Silahraturahmi menjadi perantara sekaligus output yang dihasilkan dari mudik.
            Dalam konteks sosio-horisontal,
tradisi mudik dapat dijadikan cermin pasang-surutnya kehidupan. Salah satu
indikatornya adalah jumlah pemudik yang fluktuatif setiap tahunnya. Meskipun besarnya
jumlah pemudik tidak melulu menjadi cermin kemajuan, namun sepertinya hal ini sudah
terpatri dalam stigma masyarakat semakin banyak orang yang mudik menunjukkan
semakin mapannya kondisi kehidupan mereka di tempat perantauannya. Pada tahun
ini Kementrian Perhubungan (2016) menyebut diperkirakan jumlah pemudik akan
mencapai 26,11 juta orang. 
            Banyaknya jumlah pemudik ini dikarenakan
mudik ke kampung halaman belum bisa digantikan dengan kemajuan teknologi.
Meskipun kita sudah memasuki era serba digital, tetapi dalam tradisi mudik
terdapat beberapa aspek yang tidak dapat disubtitusikan dengan kecanggihan
teknologi. Mudik juga sebagai momentum untuk memperkuat modal sosial yang di
dalam masyarakat.  
Mudik Dan Modal Pembangunan Daerah
            Tradisi mudik memiliki potensi besar
untuk terjadinya peningkatan modal pembangunan perekonomian daerah. Hal ini
dapat terjadi karena adanya circular flow
serta sumber daya berbentuk materil dan pemikiran dari kota ke desa.
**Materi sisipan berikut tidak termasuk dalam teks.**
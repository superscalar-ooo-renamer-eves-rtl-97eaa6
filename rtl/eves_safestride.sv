// eves_safestride: global miss-rate monitor that switches stride prediction
// off for workloads on which it keeps failing.
//
// Two counters: misses (MISS_BITS = 16 bits, saturating) counts confident
// value mispredictions; events counts every prediction opportunity checked at
// retire (hit: a prediction-eligible instruction retired; miss: a confident
// mispredict). Prediction is disabled while misses * 2^RATE_SHIFT > events,
// i.e. while the miss rate is above 1/1024. Events keep counting while
// prediction is off, so the rate recovers. So that one bad phase does not
// switch prediction off for good, both counters are also halved every PERIOD
// (1,000,000) retired instructions.
//
// Interface and timing: miss, hit and retire_n are sampled on the rising edge;
// disable is combinational from the registered counters.
// The 16-bit counter, the 1/1024 threshold and the halving period follow the
// design description; counting the rate against prediction-eligible
// retirements, and the width of the event counter, are this design's reading
// of it.
module eves_safestride #(
  parameter int unsigned MISS_BITS  = vp_pkg::SS_MISS_BITS,
  parameter int unsigned RATE_SHIFT = vp_pkg::SS_SHIFT,
  parameter int unsigned PERIOD     = vp_pkg::SS_PERIOD,
  parameter int unsigned EV_BITS    = 32,
  parameter int unsigned WIDTH      = vp_pkg::WIDTH,
  localparam int unsigned CW = $clog2(WIDTH + 1),
  localparam int unsigned PWD = $clog2(PERIOD + WIDTH + 1)
) (
  input  logic                 clk,
  input  logic                 rst_n,
  input  logic                 miss,
  input  logic                 hit,
  input  logic [CW-1:0]        retire_n,
  output logic                 disable_vp,
  output logic [MISS_BITS-1:0] misses,
  output logic [EV_BITS-1:0]   events
);

  logic [PWD-1:0] period_cnt;

  assign disable_vp = ({misses, RATE_SHIFT'(0)} > (MISS_BITS + RATE_SHIFT)'(events));

  always_ff @(posedge clk) begin
    if (!rst_n) begin
      misses <= '0; events <= '0; period_cnt <= '0;
    end else begin
      logic [MISS_BITS-1:0] m;
      logic [EV_BITS-1:0]   e;
      logic [PWD-1:0]       p;
      m = misses; e = events;
      if (miss && m != '1) m = m + 1'b1;
      if ((miss || hit) && e != '1) e = e + 1'b1;
      p = period_cnt + PWD'(retire_n);
      if (int'(p) >= PERIOD) begin
        p = PWD'(int'(p) - PERIOD);
        m = m >> 1;
        e = e >> 1;
      end
      misses <= m; events <= e; period_cnt <= p;
    end
  end

endmodule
Proses ini
kemudian jelas membuka kesempatan bagi daerah untuk mendapatkan pemasukan
non-pendapatan asli daerah (PAD). Kementrian Perhubungan (2015) mencatat 11,36
juta orang menjalankan aktivitas mudik pada musim lebaran 2015 lalu. Tentunya
angka ini akan memberikan multiplier
effect
terhadap arus perputaran uang. Hal ini diamini oleh Bank Indonesia
yang mencatat kebutuhan dana lebaran tahun 2015 silam sekitar Rp 125,2 triliun
Rupiah.
            Momentum mudik lebaran juga manyulut
semangat membangun geliat ekonomi daerah yang selama ini tertinggal dari perkotaan.
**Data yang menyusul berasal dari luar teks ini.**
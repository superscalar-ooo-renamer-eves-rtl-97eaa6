// tb_eves_safestride: self-checking test of the SafeStride rate monitor.
//
// Directed: with no misses prediction stays on; one miss against fewer than
// 1024 confident predictions switches it off, and it comes back on after the
// 1024th correct one. Random: a model of both counters, including the halving
// every PERIOD retirements (shortened to 5000 here), is compared every cycle.
module tb_eves_safestride;
  localparam int WIDTH = 4, PERIOD = 5000;
  logic clk = 0, rst_n = 0, miss = 0, hit = 0, disable_vp;
  logic [2:0] retire_n = 0;
  logic [15:0] misses;
  logic [31:0] events;

  eves_safestride #(.MISS_BITS(16), .RATE_SHIFT(10), .PERIOD(PERIOD), .WIDTH(WIDTH)) dut (.*);

  always #5 clk = ~clk;

  int checks = 0, failures = 0, n_halve = 0, n_off = 0;
  longint m_miss = 0, m_ev = 0, m_p = 0;

  task automatic check(input bit ok, input string what);
    checks++;
    if (!ok) begin
      failures++;
      if (failures < 10) $display("FAIL %s at %0t", what, $time);
    end
  endtask

  task automatic tick(input bit mi, input bit hi, input int rn);
    miss = mi; hit = hi; retire_n = 3'(rn);
    @(posedge clk); #1;
    if (mi && m_miss != 65535) m_miss++;
    if (mi || hi) m_ev++;
    m_p += rn;
    if (m_p >= PERIOD) begin m_p -= PERIOD; m_miss /= 2; m_ev /= 2; n_halve++; end
    check(misses == m_miss && events == m_ev, "counters");
    check(disable_vp == (m_miss * 1024 > m_ev), "disable");
    if (disable_vp) n_off++;
  endtask

  initial begin
    #100000000;
    failures++;
    $display("TB_RESULT checks=%0d failures=%0d", checks, failures);
    $finish;
  end

  initial begin
    repeat (2) @(posedge clk);
    rst_n = 1;
    @(negedge clk);
    for (int i = 0; i < 100; i++) tick(0, 1, 0);
    check(!disable_vp, "on with no misses");
    tick(1, 0, 0);
    check(disable_vp, "off after one miss in 101");
    for (int i = 0; i < 922; i++) tick(0, 1, 0);
    check(disable_vp, "still off at 1024 events");
    tick(0, 1, 0);
    check(!disable_vp, "back on at 1025 events");
    for (int i = 0; i < 40000; i++)
      tick($urandom_range(0, 599) == 0, 1'($urandom), $urandom_range(0, WIDTH));
    check(n_halve > 10 && n_off > 0, "coverage");
    $display("TB_RESULT checks=%0d failures=%0d", checks, failures);
    $finish;
  end
endmodule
Ada beberapa sektor yang berpotensi mendulang geliat ekonomi daerah, salah
satunya sektor Pariwisata. Seperti pepatah setali tiga uang, bagi para pemudik,
momentum pulang kampung ini tidak hanya dijadikan ajang silahturahmi bertemu
sanak saudara dan melepas kangen. Biasanya pemudik juga akan menikmati libur
lebaran dengan berkunjung ke objek wisata di kampung halamannya. Berdasarkan
data Kementrian Pariwisata (2015) menyebut bahwa perputaran uang dari pemudik
yang menjadi wisatawan nusantara mencapai Rp 800.000 per orang per hari. Dalam
hal ini Pemerintah daerah harus mengambil langkah strategis untuk memaksimalkan
potensi tempat-tempat wisata di daerahnya untuk mendulang pundi-pundi pemasukan
daerah di musim mudik tahun ini. Pemerintah juga dituntut untuk mampu menunjang
objek-objek pariwisata tersebut dengan berbagai fasilitas, sarana, dan prasarana
yang memadai dan baik guna membuat para wisatawan nyaman dan tidak merasa
kecewa terhadap pelayanan objek wisata yang disuguhkan.
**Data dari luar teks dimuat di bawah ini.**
# LSBWT — a Burrows-Wheeler Transform engine built on a linear sorter

The Burrows-Wheeler Transform (BWT) of a string of n characters is the
column of last characters of its n rotations, taken in sorted order. This
design never builds the rotation matrix. Each character is tagged with its
index, and the tags are sorted by their first character as the string comes
in. Ties are then broken one character at a time. Only the tags that are
still tied are re-sorted, and only among themselves. When no ties remain, the
tags are in rotation order. For tag i, the BWT character is the one at
(i-1) mod n.

The hardware is a chain of n identical **Comparison Units (CUs)**, one per
character, plus a small amount of control. This follows the LSBWT
architecture (Linear Sorter for BWT). It needs no advance knowledge of the
longest common prefix of the rotations, because it simply keeps iterating
until every tie is resolved.

## The linear sorter

Each CU holds one `(data, id)` pair. The CUs hold their values in ascending
order from CU 0 (left) to CU n-1 (right), and empty CUs hold `MAX_VALUE`. A
new pair is broadcast to every CU. In the same cycle:

* every enabled CU raises `less_out` if the broadcast data is smaller than its
  own;
* a CU whose left neighbour raised `less_out` takes the left neighbour's pair
  (it shifts right);
* a CU that raised `less_out` while its left neighbour did not takes the
  broadcast pair (it is the insertion point);
* every other CU holds.

The comparison is a strict "less than". A new item therefore lands behind
items of equal value that are already stored. Data is held one bit wider than
a character, so `MAX_VALUE = 2**DATA_W` is above every character, including
0xFF.

Loading a string takes n cycles and leaves it sorted by its first character.

## Resolving ties: substitution rounds

This is the part that takes the most thought.

After a sort, each CU computes three flags:

* `EQL`: its data equals its left neighbour's.
* `EQR`: its data equals its right neighbour's.
* `SUST = EQL | EQR`: the CU is tied and must be substituted.

A CU with `SUST=1` and `EQL=0` is the first CU of a tied group.

A round with sort counter x (x = 1, 2, ...) works like this:

1. **Capture.** A round-end pulse stores `EQL` and `SUST` of all CUs in the
   flag register.
2. **Decide.** If no `SUST` bit is set, the transform is done. Otherwise every
   tied CU is loaded with `MAX_VALUE`. Its id is kept.
3. **Substitute**, one cycle per tied CU. The priority encoder picks the
   leftmost remaining `SUST` bit. The one-hot decoder turns it into a select
   word. The selected CU's id `i` is read out. The character at
   `(i + x) mod n` is fetched from the string memory and broadcast with id
   `i`. The selected `SUST` bit is cleared.
4. When the last `SUST` bit clears, x is incremented and the next round
   begins at step 1.

The enable multiplexer keeps each insertion inside its own group:

* If the selected CU starts a group (`EQL=0`), only that CU is enabled.
* If the selected CU continues a group (`EQL=1`), the enables are the OR of
  every select word since the group started.

So while the j-th member of a group p..q is being handled, exactly CUs
p..p+j are enabled. CUs p..p+j-1 hold the members already re-inserted, in
order. CU p+j holds `MAX_VALUE` and the id being read in this very cycle.
The insertion takes that slot (directly or by the shift), so no id is lost.
CUs beyond p+j are disabled and keep their ids for later cycles. CUs outside
tied groups are never touched again.

**Group boundaries.** After a round, a CU at the edge of a group may hold the
same value as its neighbour in the next group, although their earlier
characters differ. To stop such false ties, each CU keeps a boundary bit. At
every capture the bit is set if the CU's data differs from its left
neighbour's, and it is never cleared until the next string. `EQL` and `EQR`
are masked by the boundary bit between the two CUs compared. In effect, a tie
needs equality in every round so far.

**Termination.** A string with identical rotations (for example `ABAB...`)
would never stop splitting. After the round with x = n-1 every key covers a
whole rotation, so the controller stops there. The rotations still tied are
then equal, and any order among them gives the same BWT.

Worked example, `TASGASC` (n = 7):

| step | sorted ids | data in the CUs | tied groups |
|---|---|---|---|
| after load | 1 4 6 3 2 5 0 | A A C G S S T | {1,4} and {2,5} |
| round x=1, 4 substitutions | 1 4 6 3 5 2 0 | S S C G C G T | {1,4} is still tied (S S); {5,2} is split (C < G) |
| round x=2, 2 substitutions | 4 1 6 3 5 2 0 | C G C G C G T | none |

In this example no two neighbours in different groups happen to be equal, so
the boundary bits never matter. The rows read out give ids 4 1 6 3 5 2 0 and the BWT `GTSSAAC`. The original
string is in row 6. The run takes 7 + 2 + (4+2) + (2+2) + 7 = 26 cycles.
`tb_lsbwt_example` checks all of this.

## Cycle budget

For a string of n characters that needs k sorting iterations, with m_i
characters tied in substitution round i:

    cycles = n (load) + 2 + sum_{i=1..k-1} (m_i + 2) + n (output)

The two extra cycles per round are the capture cycle and the decide cycle.
In the worst case every character is tied in every round, which gives
n(k+1) + 2k. For n = 128 and k = 8 that is 1168 cycles.

Cycles are counted from the first accepted character to the last output row,
with characters fed back to back. Gaps on the input add their own length.

Some measured figures:

* 127 equal characters out of 128: 127 iterations, 8637 cycles. This is what
  the formula gives for any position of the odd character. The published
  table for this case lists 8768.
* Random 16-character text: 43–78 cycles for 2–6 iterations.
* Two 128-character English sentences whose rotations share at most 7
  leading characters: 8 iterations, 558 and 572 cycles.

## Interface (`lsbwt_top`)

| port | dir | width | meaning |
|---|---|---|---|
| `clk`, `rst_n` | in | 1 | clock; synchronous active-low reset (empties all CUs) |
| `in_valid`, `in_ready`, `in_data` | in/out/in | 1/1/`DATA_W` | character stream, taken when `in_valid && in_ready`; exactly N characters per string |
| `out_valid` | out | 1 | high for N consecutive cycles, one sorted row per cycle; no back-pressure |
| `out_id` | out | `ID_W` | index of the rotation in this row |
| `out_prefix` | out | `ID_W` | `(out_id - 1) mod N` |
| `out_char` | out | `DATA_W` | BWT character, `s[out_prefix]` |
| `out_primary` | out | 1 | this row is the original string (`out_id == 0`) |
| `primary_idx` | out | `ID_W` | row of the original string, valid from the cycle after that row until reset |
| `first_done` | out | 1 | the first sort is complete |
| `round_done` | out | 1 | pulses at the end of each iteration, then stays high once the BWT is complete |
| `busy` | out | 1 | not accepting characters |
| `phase` | out | 3 | controller phase (`lsbwt_pkg::phase_e`) |

`ID_W = clog2(N)`.

* The first character of a string may be sent in the cycle after the last
  output row of the previous string.
* The indexes are generated inside, so character k of the stream has id k.
* The output combinational paths run from the CU registers to the ports.

## Modules

| file | role |
|---|---|
| `lsbwt_pkg.sv` | default sizes, controller phase enum |
| `lsbwt_cu.sv` | Comparison Unit: insert / shift / hold, `LESS`, `EQL`, `EQR`, `SUST`, `MAX_VALUE` load, boundary bit |
| `lsbwt_cu_array.sv` | chain of N CUs; AND-OR mux for the selected CU's id; read mux for the output |
| `lsbwt_prio_enc.sv` | first set bit of the stored `SUST` word |
| `lsbwt_onehot_dec.sv` | position to one-hot select |
| `lsbwt_enable_mux.sv` | all / one-hot / running-OR enables |
| `lsbwt_flag_reg.sv` | stored `EQL`/`SUST`, bit clearing, empty detection |
| `lsbwt_round_end.sv` | `first_done`, capture pulse, held `round_done` |
| `lsbwt_str_mem.sv` | copy of the string, one write and two asynchronous read ports |
| `lsbwt_ctrl.sv` | phases LOAD, CAPTURE, DECIDE, SUBST, OUTPUT; sort counter; load and read counters |
| `lsbwt_prefix_out.sv` | prefix `(i-1) mod N`, primary row flag and latch |
| `lsbwt_top.sv` | wiring; the `(id + x) mod N` address; input/substitution broadcast mux |

## Parameters and size

| parameter | default | notes |
|---|---|---|
| `N` | 128 | string length, equal to the number of CUs; any N ≥ 2 |
| `DATA_W` | 8 | character width; the CUs store `DATA_W+1` bits |

At the defaults, coarse synthesis gives about 2600 flip-flops and a
1024-bit string memory. Each CU holds 9 data bits, 7 id bits and 1
boundary bit, and the flag and enable registers add 3 × 128 bits.

The critical path is long and unpipelined. In one substitution cycle it runs
priority encoder → id mux → adder → string memory read → 128 comparators →
enables. Pipelining it would cost cycles against the budget above.

## Where this design makes its own choices

These points are not fixed by the architecture it follows:

* **Where the substitute character comes from.** The on-chip string copy
  (`lsbwt_str_mem`) supplies it.
* **Group boundary bits.** The rule that comparisons stay inside a group is
  implemented with per-CU boundary bits.
* **Running-OR enable register.** It is kept inside the enable multiplexer
  and restarts at each group start.
* **Stop after the round with x = n-1.** This handles strings with identical
  rotations.
* **Fixed string length.** The string length is fixed at N. Shorter strings
  need a smaller build, because empty CUs are all `MAX_VALUE` and would look
  tied.
* **Interfaces and timing.** The stream interfaces, internal index
  generation, phase encoding, synchronous reset and the extra data bit for
  `MAX_VALUE` are this design's.

## Simulating

Every testbench prints `TB_RESULT checks=N failures=M` and stops itself
through a watchdog. From the repository root:

    verilator --binary --timing --assert -Irtl -Itb -y rtl \
      rtl/lsbwt_pkg.sv tb/lsbwt_ref_pkg.sv tb/tb_lsbwt_top.sv \
      --top-module tb_lsbwt_top -o sim && ./obj_dir/sim

Replace `tb_lsbwt_top` with any other testbench in `tb/`. The testbenches
are:

* **`tb_lsbwt_top`** (N = 16). It runs ten text strings, one string with 15
  equal characters, one with all characters distinct, a periodic string, a
  stream with input gaps and a string using the extreme character codes, fed
  back to back. It also counts each mechanism: insertion with shift, group
  start, group continuation, in-group shift, `MAX_VALUE` load, several groups
  in one round, a clean stop, a stop at the counter limit, and `round_done`
  held.
* **`tb_lsbwt_full`** (defaults, N = 128). It runs the 127-of-128 worst
  case, two 128-character word-list strings, two English sentences and a
  random four-letter string. It takes a few seconds.
* **`tb_lsbwt_example`** (N = 7). It runs the `TASGASC` example.
* **One unit testbench per module.**

The end-to-end testbenches check every string against a reference model in
`tb/lsbwt_ref_pkg.sv`, which works on the string alone:

* the ids form a permutation;
* successive rows are in non-decreasing rotation order;
* the prefix and the BWT character are right;
* the primary row is right;
* with continuous input, the cycle count equals the budget above. The model
  computes m_i as the number of rotations whose first i characters are shared
  with another rotation.

## Trust and limits

* All testbenches pass under Verilator 5 with `--assert`. The RTL also
  elaborates in Yosys with the slang front end, and shows no latches or
  combinational loops.
* No timing or FPGA resource figures are claimed for this RTL.
* The 128-character word-list strings have long repeats, so they need more
  iterations (12–13) than ordinary English text.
            Di sektor industri kreatif juga menilik
peluang dengan penjualan oleh-oleh khas daerah, seperti lukisan, ukiran, patung,
serta produk-produk unik lainnya. Sudah menjadi tradisi berthaun-tahun jika
pergi kemana-mana pasti masyarakat kita cenderung akan mengalokasikan dananya
untuk membeli oleh-oleh supaya bisa dibawa pulang. Alhasil, barang-barang tadi
pasti laris-manis dipasaran dan turut menghidupi kembali sektor industri
kreatif daerah. Fenomena semacam ini di dalam kamus ekonomi dinamakan dengan
redistribusi kekayaan yang dapat dimanfaatkan sebagai bentuk stimulasi
aktivitas produktif masyarakat dan pertumbuhan ekonomi daerah.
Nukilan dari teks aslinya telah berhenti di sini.